Kinda late, but
Because in the relevant time period (2035-50, roughly), Victoria is undergoing White Supremacist Year Zero. It's in no shape to manufacture pharmaceuticals or medical equipment or much of anything else except wandering death squads and human trafficking victims.
Puerto Rico, meanwhile, is a relatively helpless island that has the facilities to make something valuable, but no means of posing a threat or somehow acting as the basis of a reunited America (Alexander's bugbear). Exactly the kind of polity that can be trivially subordinated into the Russosphere with a casual flex of military and economic muscle, on terms strict enough to ensure that they don't mess up anything Alexander doesn't want messed, but not so strict as to inspire revolts.

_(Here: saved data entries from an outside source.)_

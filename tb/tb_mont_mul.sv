// tb_mont_mul: checks the Montgomery multiplier at W = 512 with the RSA test
// modulus. For random a, b < n it checks res < n and
// res * 2^512 mod n == a * b mod n, and that done comes W + 1 cycles after
// start.
module tb_mont_mul;
  import tb_keys_pkg::*;

  localparam int W = 512;
  logic clk = 0, rst = 1, start = 0;
  logic [W-1:0] a, b, n, res;
  logic busy, done;
  int checks = 0, failures = 0;

  always #5 clk = ~clk;

  mont_mul #(.W(W)) dut (.*);

  initial begin
    repeat (200000) @(posedge clk);
    failures++;
    $display("watchdog expired");
    $display("TB_RESULT checks=%0d failures=%0d", checks, failures);
    $finish;
  end

  task automatic run_one(input logic [W-1:0] ai, input logic [W-1:0] bi);
    logic [1023:0] lhs, rhs;
    int cyc;
    a = ai; b = bi;
    @(negedge clk) start = 1;
    @(negedge clk) start = 0;
    cyc = 0;  // posedges after the one that sampled start
    while (!done) begin @(negedge clk); cyc++; end
    lhs = ({512'd0, res} << W) % {512'd0, n};
    rhs = ({512'd0, ai} * {512'd0, bi}) % {512'd0, n};
    checks += 3;
    if (lhs != rhs) begin failures++; $display("FAIL value a=%h b=%h res=%h", ai, bi, res); end
    if (res >= n)   begin failures++; $display("FAIL not reduced res=%h", res); end
    if (cyc != W + 1) begin failures++; $display("FAIL latency %0d, expected %0d", cyc, W + 1); end
  endtask

  initial begin
    n = RSA_N;
    a = '0; b = '0;
    repeat (3) @(negedge clk);
    rst = 0;
    run_one('0, RSA_N - 1);
    run_one(RSA_N - 1, RSA_N - 1);
    run_one(512'd1, 512'd1);
    for (int i = 0; i < 40; i++) run_one(rand_below(RSA_N), rand_below(RSA_N));
    // a second modulus: the DSA prime p
    n = DSA_P;
    for (int i = 0; i < 20; i++) run_one(rand_below(DSA_P), rand_below(DSA_P));
    $display("TB_RESULT checks=%0d failures=%0d", checks, failures);
    $finish;
  end
endmodule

Alexander breaks things because he doesn't want to have to deal with potential rivals. Puerto Rico isn't a rival; it's loose change that fell out of the pocket of the rival he just broke.
Fair point.
I'll give you that much.
That is VERY true in the modern international order. It is less true in a relatively lawless environment, or one where there is no clear hegemony, or where the hegemony doesn't care that you rob someone unless it's a friend of theirs.
Victoria, for example, will no doubt buy just about anything and not give a shit that you stole it from a foreign ship, as long as the ship in question wasn't under Russian protection. The Caribbean is in real danger, in a situation like this, of breaking down into the maritime equivalent of the post-Collapse Midwest: lots of little warlords, periodically terrorized by the big boys whenever they come through. But "lots of little warlords" equates to "piracy" in an ocean region.
Victoria is several thousand kilometers from the Caribbean, and any pirates would have to pass FCNY.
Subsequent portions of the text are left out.